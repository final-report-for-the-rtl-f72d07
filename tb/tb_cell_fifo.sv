// tb_cell_fifo: random push/pop traffic against a queue model.
//
// Checks the show-ahead head, empty/full flags and count after every clock,
// including simultaneous push and pop and running the FIFO full and empty.
//
// The expected values come from the reference models in tb_model_pkg or from
// simple models in this file; the stimulus and its sizes are this test's own
// choices.
module tb_cell_fifo;
  localparam int W = 40, D = 8;
  logic clk = 0, rst_n = 0, push = 0, pop = 0;
  logic [W-1:0] din = '0, dout;
  logic empty, full;
  logic [$clog2(D+1)-1:0] count;
  logic [W-1:0] q[$];
  int checks = 0, failures = 0, saw_full = 0;

  cell_fifo #(.WIDTH(W), .DEPTH(D)) dut (.*);
  always #5 clk = ~clk;

  task automatic chk(input bit ok, input string s);
    checks++;
    if (!ok) begin failures++; $display("FAIL: %s", s); end
  endtask

  initial begin
    repeat (2) @(posedge clk);
    rst_n <= 1;
    for (int i = 0; i < 2000; i++) begin
      @(negedge clk);
      chk(empty == (q.size() == 0), "empty");
      chk(full == (q.size() == D), "full");
      chk(int'(count) == q.size(), "count");
      if (q.size() > 0) chk(dout == q[0], $sformatf("head %h exp %h", dout, q[0]));
      if (full) saw_full++;
      // bias towards filling in the first half, draining in the second
      push = !full && ($urandom_range(0, 99) < (i < 1000 ? 70 : 30));
      pop  = !empty && ($urandom_range(0, 99) < (i < 1000 ? 30 : 70));
      din  = {$urandom, 8'($urandom)};
      @(posedge clk);
      if (pop) void'(q.pop_front());
      if (push) q.push_back(din);
    end
    chk(saw_full > 0, "reached full");
    $display("TB_RESULT checks=%0d failures=%0d", checks, failures);
    $finish;
  end

  initial begin
    repeat (100000) @(posedge clk);
    failures++;
    $display("TB_RESULT checks=%0d failures=%0d", checks, failures);
    $finish;
  end
endmodule
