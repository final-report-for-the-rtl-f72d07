// cell_router: the shell's cell router.
//
// Sends each real-time cell (user, bypass, resync) to the cryptographic module
// that owns its connection, ctx mod N_CRYPTO, so all cells of one connection
// meet the same state vector memory and keep their order. Cells classed
// non-real-time are diverted to the non-real-time control. The non-real-time
// control may also insert cells (a bypass cell, or a request to insert a resync
// cell on a connection); these are routed by the same rule. When both sources
// have a cell, they take turns. Which module serves which connection and the
// turn-taking are this implementation's choices.
//
// Timing: combinational; one cell per cycle when the chosen destination is
// ready.
module cell_router
  import atm_pkg::*;
#(
  parameter int N_CRYPTO = 2
) (
  input  logic                 clk,
  input  logic                 rst_n,
  input  logic                 rt_valid,        // from identification & association
  output logic                 rt_ready,
  input  tcell_t               rt_tcell,
  input  logic                 ins_valid,       // inserted by non-real-time control
  output logic                 ins_ready,
  input  tcell_t               ins_tcell,
  output logic [N_CRYPTO-1:0]  cm_valid,        // to the cryptographic modules
  input  logic [N_CRYPTO-1:0]  cm_ready,
  output tcell_t               cm_tcell,
  output logic                 nrt_valid,       // to non-real-time control
  input  logic                 nrt_ready,
  output tcell_t               nrt_tcell
);
  logic   pick_ins;     // this cycle serves the inserted stream
  logic   ins_turn;     // inserted stream goes first on the next conflict
  logic   src_valid;
  logic   dst_ready;
  tcell_t sel;
  int     dst;

  assign pick_ins  = ins_valid && (!rt_valid || ins_turn);
  assign sel       = pick_ins ? ins_tcell : rt_tcell;
  assign src_valid = pick_ins ? ins_valid : rt_valid;
  assign dst       = int'(sel.ctx) % N_CRYPTO;

  always_comb begin
    cm_valid  = '0;
    nrt_valid = 1'b0;
    if (sel.cls == CLS_NRT) begin
      nrt_valid = src_valid;
      dst_ready = nrt_ready;
    end else begin
      cm_valid[dst] = src_valid;
      dst_ready     = cm_ready[dst];
    end
  end

  assign cm_tcell  = sel;
  assign nrt_tcell = sel;
  assign rt_ready  = !pick_ins && dst_ready;
  assign ins_ready = pick_ins && dst_ready;

  always_ff @(posedge clk or negedge rst_n) begin
    if (!rst_n) ins_turn <= 1'b0;
    else if (rt_valid && ins_valid && src_valid && dst_ready) ins_turn <= !pick_ins;
  end
endmodule
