// tb_cell_router: routing of real-time, non-real-time and inserted cells.
//
// Two sources (identification stream and non-real-time insertions) offer
// random tagged cells; destinations (two cryptographic modules and the
// non-real-time control) accept at random. Checks that every cell arrives
// exactly once, at ctx mod 2 for real-time classes and at the non-real-time
// port for CLS_NRT, in source order per destination, and that when both
// sources wait they alternate.
//
// The expected values come from the reference models in tb_model_pkg or from
// simple models in this file; the stimulus and its sizes are this test's own
// choices.
module tb_cell_router;
  import atm_pkg::*;
  import tb_model_pkg::*;
  localparam int N = 2;
  logic clk = 0, rst_n = 0;
  logic rt_valid = 0, rt_ready, ins_valid = 0, ins_ready, nrt_valid, nrt_ready = 1;
  tcell_t rt_tcell = '0, ins_tcell = '0, cm_tcell, nrt_tcell;
  logic [N-1:0] cm_valid, cm_ready = '1;
  int checks = 0, failures = 0, both = 0, alternations = 0, last_src = -1;

  cell_router #(.N_CRYPTO(N)) dut (.*);
  always #5 clk = ~clk;

  tcell_t q [N+1][$];   // expected per destination (N = nrt)
  int n_rt = 0, n_ins = 0;

  function automatic tcell_t mk();
    tcell_t t;
    int r;
    r = $urandom_range(0, 4);
    t.cls = (r == 4) ? CLS_NRT : ((r == 3) ? CLS_RESYNC_TX : CLS_USER);
    t.ctx = CTX_W'($urandom);
    t.data.hdr = atm_hdr_t'($urandom);
    t.data.payload = rand_payload();
    return t;
  endfunction

  function automatic int dest(input tcell_t t);
    return (t.cls == CLS_NRT) ? N : int'(t.ctx) % N;
  endfunction

  always @(posedge clk) if (rst_n) begin
    int took;
    took = -1;
    if (rt_valid && rt_ready) begin q[dest(rt_tcell)].push_back(rt_tcell); took = 0; n_rt++; end
    if (ins_valid && ins_ready) begin q[dest(ins_tcell)].push_back(ins_tcell); took = 1; n_ins++; end
    if (rt_valid && ins_valid && took >= 0) begin
      both++;
      if (took != last_src) alternations++;
    end
    if (took >= 0) last_src = took;
    checks++;
    if (rt_ready && ins_ready) begin failures++; $display("FAIL: two grants"); end
  end

  // Destinations check against the expected queues one edge later.
  tcell_t got [N+1][$];
  always @(posedge clk) if (rst_n) begin
    for (int m = 0; m < N; m++) if (cm_valid[m] && cm_ready[m]) got[m].push_back(cm_tcell);
    if (nrt_valid && nrt_ready) got[N].push_back(nrt_tcell);
  end

  initial begin
    repeat (2) @(posedge clk);
    rst_n <= 1;
    fork
      for (int i = 0; i < 300; i++) begin
        @(negedge clk);
        rt_valid = 1; rt_tcell = mk();
        @(posedge clk); while (!rt_ready) @(posedge clk);
        @(negedge clk); rt_valid = $urandom_range(0, 3) == 0 ? 0 : rt_valid;
      end
      begin wait (n_rt == 300); @(negedge clk); rt_valid = 0; end
      for (int i = 0; i < 150; i++) begin
        @(negedge clk);
        ins_valid = 1; ins_tcell = mk();
        @(posedge clk); while (!ins_ready) @(posedge clk);
      end
      begin wait (n_ins == 150); @(negedge clk); ins_valid = 0; end
      forever begin
        @(negedge clk);
        cm_ready = N'($urandom);
        nrt_ready = $urandom_range(0, 1);
      end
    join_any
    wait (n_rt >= 300 && n_ins >= 150);
    @(negedge clk); rt_valid = 0; ins_valid = 0;
    repeat (3) @(posedge clk);
    for (int d = 0; d <= N; d++) begin
      checks++;
      if (got[d].size() != q[d].size()) begin failures++; $display("FAIL: dest %0d count", d); end
      else for (int i = 0; i < q[d].size(); i++) begin
        checks++;
        if (got[d][i] != q[d][i]) begin failures++; $display("FAIL: dest %0d cell %0d", d, i); end
      end
    end
    checks++;
    if (both == 0 || alternations * 10 < both * 9) begin
      failures++; $display("FAIL: alternation %0d of %0d", alternations, both);
    end
    $display("TB_RESULT checks=%0d failures=%0d", checks, failures);
    $finish;
  end

  initial begin
    repeat (20000) @(posedge clk);
    failures++;
    $display("TB_RESULT checks=%0d failures=%0d", checks, failures);
    $finish;
  end
endmodule
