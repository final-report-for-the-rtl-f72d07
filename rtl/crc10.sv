// crc10: CRC-10 of an OAM/resync cell payload.
//
// Computes the ATM OAM CRC-10, generator x^10+x^9+x^5+x^4+x+1, over the first
// 374 bits of a 48-octet payload (everything but the CRC field in the last 10
// bits), most significant bit first, register starting at zero. Purely
// combinational: the whole payload is folded in one cycle, so a resync cell can
// be built or checked within one cell period. The design names CRC-10 for the
// resync cells; the generator polynomial and bit order are those of ATM OAM
// cells.
module crc10 (
  input  logic [373:0] data,
  output logic [9:0]   crc
);
  localparam logic [9:0] POLY = 10'h233;

  always_comb begin
    logic [9:0] r;
    logic       fb;
    r = '0;
    for (int i = 373; i >= 0; i--) begin
      fb = r[9] ^ data[i];
      r  = {r[8:0], 1'b0} ^ (fb ? POLY : 10'h000);
    end
    crc = r;
  end
endmodule
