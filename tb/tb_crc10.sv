// tb_crc10: checks the combinational CRC-10 against long division.
//
// Random and corner-case payloads (all zeros, all ones, single bits) are fed to
// the CRC unit and compared with the reference remainder; a payload with its
// CRC appended must divide exactly.
//
// The expected values come from the reference models in tb_model_pkg or from
// simple models in this file; the stimulus and its sizes are this test's own
// choices.
module tb_crc10;
  import tb_model_pkg::*;
  logic [373:0] data;
  logic [9:0]   crc;
  int checks = 0, failures = 0;

  crc10 dut (.data, .crc);

  task automatic one(input logic [383:0] p);
    logic [383:0] q;
    data = p[383:10];
    #1;
    checks++;
    if (crc !== crc10_ref(p)) begin
      failures++;
      $display("FAIL: crc %h exp %h", crc, crc10_ref(p));
    end
    q = p; q[9:0] = crc;
    checks++;
    if (crc10_ref({q[383:10], 10'h0}) != q[9:0]) failures++;
  endtask

  initial begin
    one('0);
    one('1);
    for (int b = 10; b < 384; b += 37) one(384'(1) << b);
    for (int i = 0; i < 200; i++) one(rand_payload());
    $display("TB_RESULT checks=%0d failures=%0d", checks, failures);
    $finish;
  end

  initial begin
    #100000;
    failures++;
    $display("TB_RESULT checks=%0d failures=%0d", checks, failures);
    $finish;
  end
endmodule
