// cv_memory: dual-port cryptovariable (traffic key) memory.
//
// Port A is the key management module's read/write port, reached over the
// protected path. Port B is read-only and addressed by the cell processor,
// which supplies only the index: the key word goes straight to the key
// generator and never passes through the cell processor. Both ports are
// synchronous, one cycle from address to data, and port B's output holds while
// b_en=0 so that a stalled key generator sees a stable key. Each word is a
// 56-bit DES key without parity bits.
//
// The dual-port organisation with a read-only port for the cell processor follows
// the design; the synchronous timing, the hold on b_en=0 and the depth are this
// implementation's choices.
module cv_memory #(
  parameter int DEPTH = atm_pkg::NUM_CTX,
  parameter int WIDTH = 56
) (
  input  logic                     clk,
  // key management port (read/write)
  input  logic                     a_en,
  input  logic                     a_we,
  input  logic [$clog2(DEPTH)-1:0] a_addr,
  input  logic [WIDTH-1:0]         a_wdata,
  output logic [WIDTH-1:0]         a_rdata,
  // cell processor / key generator port (read-only)
  input  logic                     b_en,
  input  logic [$clog2(DEPTH)-1:0] b_addr,
  output logic [WIDTH-1:0]         b_rdata
);
  logic [WIDTH-1:0] mem [DEPTH];

  always_ff @(posedge clk) begin
    if (a_en) begin
      if (a_we) mem[a_addr] <= a_wdata;
      a_rdata <= mem[a_addr];
    end
  end

  always_ff @(posedge clk) begin
    if (b_en) b_rdata <= mem[b_addr];
  end
endmodule
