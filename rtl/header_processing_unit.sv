// header_processing_unit: control FSM of the hardware header classifier.
//
// It watches the frame bytes the MAC delivers (one byte per clock, starting at
// the destination MAC address, rx_last on the final byte), pulls out the
// fields a power proxying rule looks at, and classifies the frame:
//   * Ethernet type ARP: classified right after the type field, one compare.
//   * Not ARP and not IPv4: wake the host.
//   * IPv4 whose destination address is not the host's: drop.
//   * ICMP to the host: hand to the proxy handler.
//   * TCP: search the source address CAM; only on a hit search the source port
//     CAM; only on a hit search the destination port CAM. The rule matches
//     when the intersection of the three match vectors is not empty. Stopping
//     at the first miss keeps the later CAMs from switching.
//   * UDP: search the destination port CAM only.
//   * A TCP/UDP frame that no rule matches, or another IP protocol: wake.
// Frames that end before a decision could be made are dropped.
//
// Timing: a descriptor (desc_valid pulse) leaves 1 cycle after the Ethernet
// type byte for ARP and non-IP frames, 1 cycle after the last destination
// address byte for drop/ICMP/other, 2 cycles after the last destination port
// byte for UDP and 4 cycles after it for TCP (three CAM lookups of one cycle
// each). The header offsets follow IPv4 with its IHL field; field extraction,
// the drop decisions and the descriptor format are this design's choices
// where the classifier description leaves them open.
// dst_ip[31:24] is never read: the destination check at byte 33 compares the
// three stored bytes with the byte on rx_data in the same cycle.
module header_processing_unit
  import snic_pkg::*;
#(
  parameter int unsigned NUM_RULES = 100
) (
  input  logic        clk,
  input  logic        rst_n,
  // MAC client receive stream
  input  logic [7:0]  rx_data,
  input  logic        rx_valid,
  input  logic        rx_last,
  // host (PC) IPv4 address register
  input  logic [31:0] host_ip,
  // CAM search controls
  output logic        sa_search,
  output logic [31:0] sa_key,
  output logic        sp_search,
  output logic [15:0] sp_key,
  output logic        dp_search,
  output logic [15:0] dp_key,
  // match address unit
  output logic        use_sa,
  output logic        use_sp,
  output logic        use_dp,
  output logic        tcp_rules,      // 1: TCP rule mask, 0: UDP rule mask
  input  logic        mau_hit,
  input  logic        mau_multi,
  input  logic [$clog2(NUM_RULES)-1:0] mau_addr,
  // classification result
  output logic        desc_valid,
  output pkt_desc_t   desc,
  output logic        wake
);
  typedef enum logic [2:0] {
    S_IDLE, S_SA, S_SP, S_DP, S_UDP
  } search_state_e;

  search_state_e state;

  logic [15:0] idx;          // index of the byte on rx_data within its frame
  logic [7:0]  etype_hi;
  logic [3:0]  ihl;
  logic [7:0]  proto;
  logic [31:0] src_ip, dst_ip;
  logic [15:0] sport;
  logic [7:0]  dport_hi;
  logic [15:0] dport;
  logic        decided;      // this frame already has its descriptor (or search)
  logic        await_ports;  // IPv4 TCP/UDP to the host, ports not yet seen

  logic [15:0] l4_off;
  assign l4_off = 16'd14 + {10'd0, (ihl < 4'd5) ? 4'd5 : ihl, 2'b00};

  logic [15:0] etype_now;
  logic [31:0] dst_now;
  assign etype_now = {etype_hi, rx_data};
  assign dst_now   = {dst_ip[23:0], rx_data};

  logic ev_eth, ev_dst, ev_ports, ev_runt;
  assign ev_eth   = rx_valid && !decided && (idx == 16'd13);
  assign ev_dst   = rx_valid && !decided && (idx == 16'd33);
  assign ev_ports = rx_valid && await_ports && (idx == l4_off + 16'd3);
  assign ev_runt  = rx_valid && rx_last && !decided && !ev_eth && !ev_dst && !ev_ports;

  function automatic pkt_class_e class_of(input logic [7:0] p);
    case (p)
      IPPROTO_ICMP: return CLS_ICMP;
      IPPROTO_TCP:  return CLS_TCP;
      IPPROTO_UDP:  return CLS_UDP;
      default:      return CLS_OTHER;
    endcase
  endfunction

  // ------------------------------------------------------ field extraction
  always_ff @(posedge clk) begin
    if (!rst_n) begin
      idx         <= '0;
      etype_hi    <= '0;
      ihl         <= 4'd5;
      proto       <= '0;
      src_ip      <= '0;
      dst_ip      <= '0;
      sport       <= '0;
      dport_hi    <= '0;
      dport       <= '0;
      decided     <= 1'b0;
      await_ports <= 1'b0;
    end else if (rx_valid) begin
      idx <= rx_last ? 16'd0 : ((idx == 16'hFFFF) ? idx : idx + 1'b1);
      if (idx == 16'd12) etype_hi <= rx_data;
      if (idx == 16'd14) ihl      <= rx_data[3:0];
      if (idx == 16'd23) proto    <= rx_data;
      if (idx >= 16'd26 && idx <= 16'd29) src_ip <= {src_ip[23:0], rx_data};
      if (idx >= 16'd30 && idx <= 16'd33) dst_ip <= dst_now;
      if (await_ports) begin
        if (idx == l4_off)          sport[15:8] <= rx_data;
        if (idx == l4_off + 16'd1)  sport[7:0]  <= rx_data;
        if (idx == l4_off + 16'd2)  dport_hi    <= rx_data;
        if (idx == l4_off + 16'd3)  dport       <= {dport_hi, rx_data};
      end
      // decision bookkeeping
      if (ev_eth && (etype_now != ETHERTYPE_IPV4)) decided <= 1'b1;
      if (ev_dst) begin
        decided <= 1'b1;
        await_ports <= (dst_now == host_ip) &&
                       ((proto == IPPROTO_TCP) || (proto == IPPROTO_UDP));
      end
      if (ev_ports) await_ports <= 1'b0;
      if (rx_last) begin
        decided     <= 1'b0;
        await_ports <= 1'b0;
      end
    end
  end

  // ------------------------------------------------------ CAM sequencing
  assign sa_key = src_ip;
  assign sp_key = sport;
  assign dp_key = ev_ports ? {dport_hi, rx_data} : dport;

  always_comb begin
    sa_search = 1'b0;
    sp_search = 1'b0;
    dp_search = 1'b0;
    use_sa    = 1'b0;
    use_sp    = 1'b0;
    use_dp    = 1'b0;
    tcp_rules = 1'b1;
    case (state)
      S_IDLE: begin
        if (ev_ports) begin
          if (proto == IPPROTO_TCP) sa_search = 1'b1;
          else                      dp_search = 1'b1;
        end
      end
      S_SA: begin
        use_sa    = 1'b1;
        sp_search = mau_hit;
      end
      S_SP: begin
        use_sa    = 1'b1;
        use_sp    = 1'b1;
        dp_search = mau_hit;
      end
      S_DP: begin
        use_sa = 1'b1;
        use_sp = 1'b1;
        use_dp = 1'b1;
      end
      S_UDP: begin
        use_dp    = 1'b1;
        tcp_rules = 1'b0;
      end
      default: ;
    endcase
  end

  always_ff @(posedge clk) begin
    if (!rst_n) begin
      state <= S_IDLE;
    end else begin
      case (state)
        S_IDLE: if (ev_ports) state <= (proto == IPPROTO_TCP) ? S_SA : S_UDP;
        S_SA:   state <= mau_hit ? S_SP : S_IDLE;
        S_SP:   state <= mau_hit ? S_DP : S_IDLE;
        default: state <= S_IDLE;
      endcase
    end
  end

  // ------------------------------------------------------ descriptor
  pkt_desc_t d_next;
  logic      d_fire;

  always_comb begin
    d_fire = 1'b0;
    d_next = '{cls: CLS_OTHER, action: ACT_DROP, rule_hit: 1'b0,
               multi_match: 1'b0, rule_addr: '0};
    if (state == S_SA && !mau_hit || state == S_SP && !mau_hit || state == S_DP) begin
      d_fire             = 1'b1;
      d_next.cls         = CLS_TCP;
      d_next.action      = (state == S_DP && mau_hit) ? ACT_PROXY : ACT_WAKE;
      d_next.rule_hit    = (state == S_DP) && mau_hit;
      d_next.multi_match = (state == S_DP) && mau_multi;
      d_next.rule_addr   = (state == S_DP && mau_hit) ? DESC_RULE_AW'(mau_addr) : '0;
    end else if (state == S_UDP) begin
      d_fire             = 1'b1;
      d_next.cls         = CLS_UDP;
      d_next.action      = mau_hit ? ACT_PROXY : ACT_WAKE;
      d_next.rule_hit    = mau_hit;
      d_next.multi_match = mau_multi;
      d_next.rule_addr   = mau_hit ? DESC_RULE_AW'(mau_addr) : '0;
    end else if (ev_eth) begin
      if (etype_now == ETHERTYPE_ARP) begin
        d_fire        = 1'b1;
        d_next.cls    = CLS_ARP;
        d_next.action = ACT_PROXY;
      end else if (etype_now != ETHERTYPE_IPV4) begin
        d_fire        = 1'b1;
        d_next.cls    = CLS_OTHER;
        d_next.action = ACT_WAKE;
      end
    end else if (ev_dst) begin
      d_next.cls = class_of(proto);
      if (dst_now != host_ip) begin
        d_fire        = 1'b1;
        d_next.action = ACT_DROP;
      end else if (proto == IPPROTO_ICMP) begin
        d_fire        = 1'b1;
        d_next.action = ACT_PROXY;
      end else if (proto != IPPROTO_TCP && proto != IPPROTO_UDP) begin
        d_fire        = 1'b1;
        d_next.action = ACT_WAKE;
      end
    end else if (ev_runt) begin
      d_fire        = 1'b1;
      d_next.cls    = CLS_OTHER;
      d_next.action = ACT_DROP;
    end
  end

  always_ff @(posedge clk) begin
    if (!rst_n) begin
      desc_valid <= 1'b0;
      desc       <= '{cls: CLS_OTHER, action: ACT_DROP, rule_hit: 1'b0,
                      multi_match: 1'b0, rule_addr: '0};
      wake       <= 1'b0;
    end else begin
      desc_valid <= d_fire;
      wake       <= d_fire && (d_next.action == ACT_WAKE);
      if (d_fire) desc <= d_next;
    end
  end

  // A search result and a header decision of the next frame never coincide:
  // the next frame's Ethernet type arrives at least 14 bytes later.
  a_one_decision: assert property (@(posedge clk) disable iff (!rst_n)
    (state != S_IDLE) |-> !(ev_eth || ev_dst || ev_runt));

endmodule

* **Problem statement**
Your response should be the lines above from the first to the one containing "logic [W-1:0] din = '0, dout;", inclusive, each given exactly.

* **Final answer**
repository final-report-for-the-rtl-f72d07
filename tb/tb_cell_fifo.sv
// tb_cell_fifo: random push/pop traffic against a queue model.
//
// Checks the show-ahead head, empty/full flags and count after every clock,
// including simultaneous push and pop and running the FIFO full and empty.
//
// The expected values come from the reference models in tb_model_pkg or from
// simple models in this file; the stimulus and its sizes are this test's own
// choices.
module tb_cell_fifo;
  localparam int W = 40, D = 8;
  logic clk = 0, rst_n = 0, push = 0, pop = 0;
  logic [W-1:0] din = '0, dout;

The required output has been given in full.